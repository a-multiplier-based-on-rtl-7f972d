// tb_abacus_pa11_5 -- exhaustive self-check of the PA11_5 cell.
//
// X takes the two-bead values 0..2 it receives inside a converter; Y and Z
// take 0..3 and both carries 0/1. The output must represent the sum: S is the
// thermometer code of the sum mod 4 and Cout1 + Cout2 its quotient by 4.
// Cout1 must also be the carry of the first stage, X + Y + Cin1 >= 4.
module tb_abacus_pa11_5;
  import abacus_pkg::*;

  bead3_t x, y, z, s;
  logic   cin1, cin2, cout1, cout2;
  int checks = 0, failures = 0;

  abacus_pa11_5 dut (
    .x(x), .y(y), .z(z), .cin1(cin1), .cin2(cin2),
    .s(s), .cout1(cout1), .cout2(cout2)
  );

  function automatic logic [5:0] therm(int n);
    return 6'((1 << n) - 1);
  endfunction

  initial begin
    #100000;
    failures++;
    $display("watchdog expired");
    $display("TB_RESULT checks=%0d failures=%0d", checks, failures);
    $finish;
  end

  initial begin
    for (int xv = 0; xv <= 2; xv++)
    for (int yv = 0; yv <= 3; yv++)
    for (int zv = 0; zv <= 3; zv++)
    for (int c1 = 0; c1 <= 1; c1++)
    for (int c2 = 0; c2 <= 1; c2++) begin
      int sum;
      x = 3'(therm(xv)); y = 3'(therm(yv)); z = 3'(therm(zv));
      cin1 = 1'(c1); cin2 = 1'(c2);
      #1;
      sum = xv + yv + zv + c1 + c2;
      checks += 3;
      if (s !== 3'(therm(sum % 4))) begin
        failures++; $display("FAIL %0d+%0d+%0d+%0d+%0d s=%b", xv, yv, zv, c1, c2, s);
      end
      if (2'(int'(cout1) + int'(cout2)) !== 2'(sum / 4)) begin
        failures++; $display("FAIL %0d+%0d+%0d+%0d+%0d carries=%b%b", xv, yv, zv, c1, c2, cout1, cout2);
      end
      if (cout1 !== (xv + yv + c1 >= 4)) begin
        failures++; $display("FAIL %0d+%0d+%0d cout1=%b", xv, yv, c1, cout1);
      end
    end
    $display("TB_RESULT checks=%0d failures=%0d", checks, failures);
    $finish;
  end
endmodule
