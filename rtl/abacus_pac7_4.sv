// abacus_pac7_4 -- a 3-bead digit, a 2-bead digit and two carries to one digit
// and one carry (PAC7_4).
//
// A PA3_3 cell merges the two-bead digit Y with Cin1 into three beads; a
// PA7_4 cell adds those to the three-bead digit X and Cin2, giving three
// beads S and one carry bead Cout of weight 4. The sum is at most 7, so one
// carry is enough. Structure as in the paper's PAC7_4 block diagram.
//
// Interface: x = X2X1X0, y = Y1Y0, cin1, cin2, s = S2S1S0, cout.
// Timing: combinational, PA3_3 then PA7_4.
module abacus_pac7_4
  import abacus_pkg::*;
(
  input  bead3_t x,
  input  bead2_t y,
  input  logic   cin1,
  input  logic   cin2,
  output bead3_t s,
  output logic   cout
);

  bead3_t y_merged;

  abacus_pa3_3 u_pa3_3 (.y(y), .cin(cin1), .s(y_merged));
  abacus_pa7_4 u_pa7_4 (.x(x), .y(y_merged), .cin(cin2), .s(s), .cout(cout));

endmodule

==

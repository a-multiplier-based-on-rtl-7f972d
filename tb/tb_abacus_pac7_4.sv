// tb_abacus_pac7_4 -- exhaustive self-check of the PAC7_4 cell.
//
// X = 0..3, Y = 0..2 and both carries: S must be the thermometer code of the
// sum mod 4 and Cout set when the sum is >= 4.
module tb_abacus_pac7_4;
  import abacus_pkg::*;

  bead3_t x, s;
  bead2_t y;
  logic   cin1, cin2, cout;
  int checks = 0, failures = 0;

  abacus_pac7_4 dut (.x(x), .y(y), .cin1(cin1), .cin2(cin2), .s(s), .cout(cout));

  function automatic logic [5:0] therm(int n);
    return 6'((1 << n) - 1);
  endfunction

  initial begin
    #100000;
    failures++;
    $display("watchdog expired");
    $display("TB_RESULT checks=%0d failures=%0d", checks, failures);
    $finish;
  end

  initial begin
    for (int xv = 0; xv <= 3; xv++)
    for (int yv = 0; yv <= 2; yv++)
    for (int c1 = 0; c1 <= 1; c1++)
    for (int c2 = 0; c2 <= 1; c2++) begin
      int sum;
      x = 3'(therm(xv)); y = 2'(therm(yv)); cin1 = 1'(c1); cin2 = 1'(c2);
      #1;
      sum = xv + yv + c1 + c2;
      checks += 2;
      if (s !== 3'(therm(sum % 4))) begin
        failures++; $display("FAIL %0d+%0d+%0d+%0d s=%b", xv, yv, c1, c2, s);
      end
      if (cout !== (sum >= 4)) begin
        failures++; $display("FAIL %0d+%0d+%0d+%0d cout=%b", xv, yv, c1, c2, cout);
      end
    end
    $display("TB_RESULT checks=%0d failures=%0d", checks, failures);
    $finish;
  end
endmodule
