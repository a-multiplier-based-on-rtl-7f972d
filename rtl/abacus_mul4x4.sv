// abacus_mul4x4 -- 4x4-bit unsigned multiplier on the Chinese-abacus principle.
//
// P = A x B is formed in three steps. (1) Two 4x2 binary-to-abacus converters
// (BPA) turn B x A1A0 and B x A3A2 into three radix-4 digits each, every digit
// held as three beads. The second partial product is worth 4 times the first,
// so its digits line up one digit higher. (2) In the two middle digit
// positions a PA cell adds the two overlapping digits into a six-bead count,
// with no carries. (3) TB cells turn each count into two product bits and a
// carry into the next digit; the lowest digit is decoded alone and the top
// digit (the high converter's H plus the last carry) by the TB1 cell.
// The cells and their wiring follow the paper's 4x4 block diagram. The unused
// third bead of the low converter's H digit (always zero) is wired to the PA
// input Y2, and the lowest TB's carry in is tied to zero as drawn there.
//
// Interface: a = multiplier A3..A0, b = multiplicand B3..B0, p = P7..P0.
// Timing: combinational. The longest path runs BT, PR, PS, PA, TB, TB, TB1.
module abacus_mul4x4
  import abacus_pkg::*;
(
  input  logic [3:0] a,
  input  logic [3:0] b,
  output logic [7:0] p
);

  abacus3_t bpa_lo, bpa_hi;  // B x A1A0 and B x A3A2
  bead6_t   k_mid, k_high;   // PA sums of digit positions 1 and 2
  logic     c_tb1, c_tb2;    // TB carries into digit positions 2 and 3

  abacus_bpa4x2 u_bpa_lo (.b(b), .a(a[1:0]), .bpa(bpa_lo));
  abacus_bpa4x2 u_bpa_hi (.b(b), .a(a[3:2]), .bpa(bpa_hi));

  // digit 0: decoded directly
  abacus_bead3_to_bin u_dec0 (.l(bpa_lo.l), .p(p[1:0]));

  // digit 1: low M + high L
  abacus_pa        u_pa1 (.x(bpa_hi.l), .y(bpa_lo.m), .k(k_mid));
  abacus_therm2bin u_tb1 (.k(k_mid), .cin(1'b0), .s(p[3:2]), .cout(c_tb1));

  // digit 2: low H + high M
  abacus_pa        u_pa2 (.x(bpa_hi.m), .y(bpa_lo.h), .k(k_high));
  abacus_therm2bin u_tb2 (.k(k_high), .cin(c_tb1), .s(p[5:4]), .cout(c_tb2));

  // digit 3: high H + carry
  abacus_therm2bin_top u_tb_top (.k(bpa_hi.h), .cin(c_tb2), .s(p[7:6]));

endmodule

--

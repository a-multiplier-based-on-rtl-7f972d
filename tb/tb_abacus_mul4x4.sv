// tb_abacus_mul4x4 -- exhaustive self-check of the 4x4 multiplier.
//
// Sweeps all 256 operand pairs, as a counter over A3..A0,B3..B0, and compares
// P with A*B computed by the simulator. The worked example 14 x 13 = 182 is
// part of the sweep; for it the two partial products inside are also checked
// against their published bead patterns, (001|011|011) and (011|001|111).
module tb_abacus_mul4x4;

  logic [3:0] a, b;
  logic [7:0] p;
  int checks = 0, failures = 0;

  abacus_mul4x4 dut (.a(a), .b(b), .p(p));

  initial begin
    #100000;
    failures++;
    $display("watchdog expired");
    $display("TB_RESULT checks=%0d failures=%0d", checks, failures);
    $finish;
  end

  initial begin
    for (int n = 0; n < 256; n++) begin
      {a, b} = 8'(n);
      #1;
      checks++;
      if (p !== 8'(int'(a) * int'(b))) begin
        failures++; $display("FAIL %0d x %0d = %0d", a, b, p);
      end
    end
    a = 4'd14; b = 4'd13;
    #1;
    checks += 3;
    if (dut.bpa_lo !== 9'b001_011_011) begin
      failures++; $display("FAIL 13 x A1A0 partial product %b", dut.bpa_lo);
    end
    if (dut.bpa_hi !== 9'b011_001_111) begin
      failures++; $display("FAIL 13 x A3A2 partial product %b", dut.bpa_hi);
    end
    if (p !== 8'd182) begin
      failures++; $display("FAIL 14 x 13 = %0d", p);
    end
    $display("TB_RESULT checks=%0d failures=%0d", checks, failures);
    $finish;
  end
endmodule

EXERCISE GOAL
Keeping every character as it is, restate the lines above that run from the line with "for (int n = 0; n < 256; n++) begin" through the line with "if (p !== 8'd182) begin", both included, and nothing else.

EXERCISE RESULT
    for (int n = 0; n < 256; n++) begin
      {a, b} = 8'(n);
      #1;
      checks++;
      if (p !== 8'(int'(a) * int'(b))) begin
        failures++; $display("FAIL %0d x %0d = %0d", a, b, p);
      end
    end
    a = 4'd14; b = 4'd13;
    #1;
    checks += 3;
    if (dut.bpa_lo !== 9'b001_011_011) begin
      failures++; $display("FAIL 13 x A1A0 partial product %b", dut.bpa_lo);
    end
    if (dut.bpa_hi !== 9'b011_001_111) begin
      failures++; $display("FAIL 13 x A3A2 partial product %b", dut.bpa_hi);
    end
    if (p !== 8'd182) begin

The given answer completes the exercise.